PublisherPublic Library of Science
Behavioral activation is a fundamental feature of motivation, and organisms frequently make effort-related decisions based upon evaluations of reinforcement value and response costs. Furthermore, people with major ... [+]
Behavioral activation is a fundamental feature of motivation, and organisms frequently make effort-related decisions based upon evaluations of reinforcement value and response costs. Furthermore, people with major depression and other disorders often show anergia, psychomotor retardation, fatigue, and alterations in effort-related decision making. Tasks measuring effort-based decision making can be used as animal models of the motivational symptoms of depression, and the present studies characterized the effort-related effects of the vesicular monoamine transport (VMAT-2) inhibitor tetrabenazine. Tetrabenazine induces depressive symptoms in humans, and also preferentially depletes dopamine (DA). Rats were assessed using a concurrent progressive ratio (PROG)/chow feeding task, in which they can either lever press on a PROG schedule for preferred high-carbohydrate food, or approach and consume a less-preferred lab chow that is freely available in the chamber.
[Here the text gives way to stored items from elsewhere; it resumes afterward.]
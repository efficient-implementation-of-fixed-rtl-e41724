// mm_product: partial-product reduction and mode multiplexing of the multimode MAC.
//
// Takes the four 32-bit partial products of mm_mult_array and forms the 64-bit
// word that the accumulator adds, according to the mode:
//   MM_MAC64  : the 32x32 product. A 32-bit carry-save adder reduces the middle
//               columns (pp0[31:16], pp1, pp2, pp3[15:0]); a 32-bit HBK-CSLA adds
//               its sum and carry vectors to give product bits 47:16. The two
//               carries (C1 = carry-save top carry, C2 = HBK-CSLA carry out)
//               pass a multiplexer into the first of two chained 8-bit
//               HBK-CSLAs that add them to pp3[31:16]: C1 as its second operand,
//               C2 as its carry in. (An OR of C1 and C2 would lose a carry when
//               both are 1, which happens for some operands.)
//   MM_DUAL16 : pp0 + pp3 = AL*BL + AH*BH, a 33-bit value, zero-extended.
//   MM_MAC32  : pp0 = AL*BL, zero-extended.
// In MM_DUAL16 the 32-bit HBK-CSLA is given pp0 and pp3 instead of the
// carry-save vectors, so the two products are summed without a further adder.
// That reuse is this design's choice. Combinational.
module mm_product
  import vedic_pkg::*;
(
  input  mm_pp_t              pp,
  input  mm_mode_e            mode,
  output logic [MM_ACCW-1:0]  prod
);

  localparam int unsigned W = MM_OPW;    // 32
  localparam int unsigned H = MM_HALF;   // 16
  localparam int unsigned Q = H / 2;     // 8

  logic [W-1:0] cs_s, cs_c;
  logic [W-1:0] mid_a, mid_b, mid;
  logic         c1, c2, c1_sel, c2_sel, c_q, unused_c;
  logic [H-1:0] top;

  csa #(.W(W)) u_csa (
    .x({pp[3][H-1:0], pp[0][W-1:H]}), .y(pp[1]), .z(pp[2]), .s(cs_s), .c(cs_c)
  );

  // operand multiplexers of the middle adder
  always_comb begin
    if (mode == MM_DUAL16) begin
      mid_a = pp[0];
      mid_b = pp[3];
    end else begin
      mid_a = cs_s;
      mid_b = {cs_c[W-2:0], 1'b0};
    end
  end

  hbk_csla #(.W(W)) u_mid (.a(mid_a), .b(mid_b), .cin(1'b0), .s(mid), .cout(c2));

  assign c1     = cs_c[W-1];
  assign c1_sel = (mode == MM_MAC64) ? c1 : 1'b0;
  assign c2_sel = (mode == MM_MAC64) ? c2 : 1'b0;

  hbk_csla #(.W(Q)) u_top_lo (
    .a(pp[3][H+Q-1:H]), .b(Q'(c1_sel)), .cin(c2_sel), .s(top[Q-1:0]), .cout(c_q)
  );
  hbk_csla #(.W(Q)) u_top_hi (
    .a(pp[3][W-1:H+Q]), .b('0), .cin(c_q), .s(top[H-1:Q]), .cout(unused_c)
  );

  // output multiplexer
  always_comb begin
    unique case (mode)
      MM_MAC64:  prod = {top, mid, pp[0][H-1:0]};
      MM_DUAL16: prod = {{(MM_ACCW - W - 1){1'b0}}, c2, mid};
      default:   prod = {{(MM_ACCW - W){1'b0}}, pp[0]};
    endcase
  end

endmodule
Previous work has shown that the DA antagonist haloperidol reduced PROG work output on this task, but did not reduce chow intake, effects that differed substantially from those of reinforcer devaluation or appetite suppressant drugs. The present work demonstrated that tetrabenazine produced an effort-related shift in responding on the PROG/chow procedure, reducing lever presses, highest ratio achieved and time spent responding, but not reducing chow intake. Similar effects were produced by administration of the subtype selective DA antagonists ecopipam (D1) and eticlopride (D2), but not by the cannabinoid CB1 receptor neutral antagonist and putative appetite suppressant AM 4413, which suppressed both lever pressing and chow intake. The adenosine A2A antagonist MSX-3, the antidepressant and catecholamine uptake inhibitor bupropion, and the MAO-B inhibitor deprenyl, all reversed the impairments induced by tetrabenazine. This work demonstrates the potential utility of the PROG/chow procedure as a rodent model of the effort-related deficits observed in depressed patients. [-]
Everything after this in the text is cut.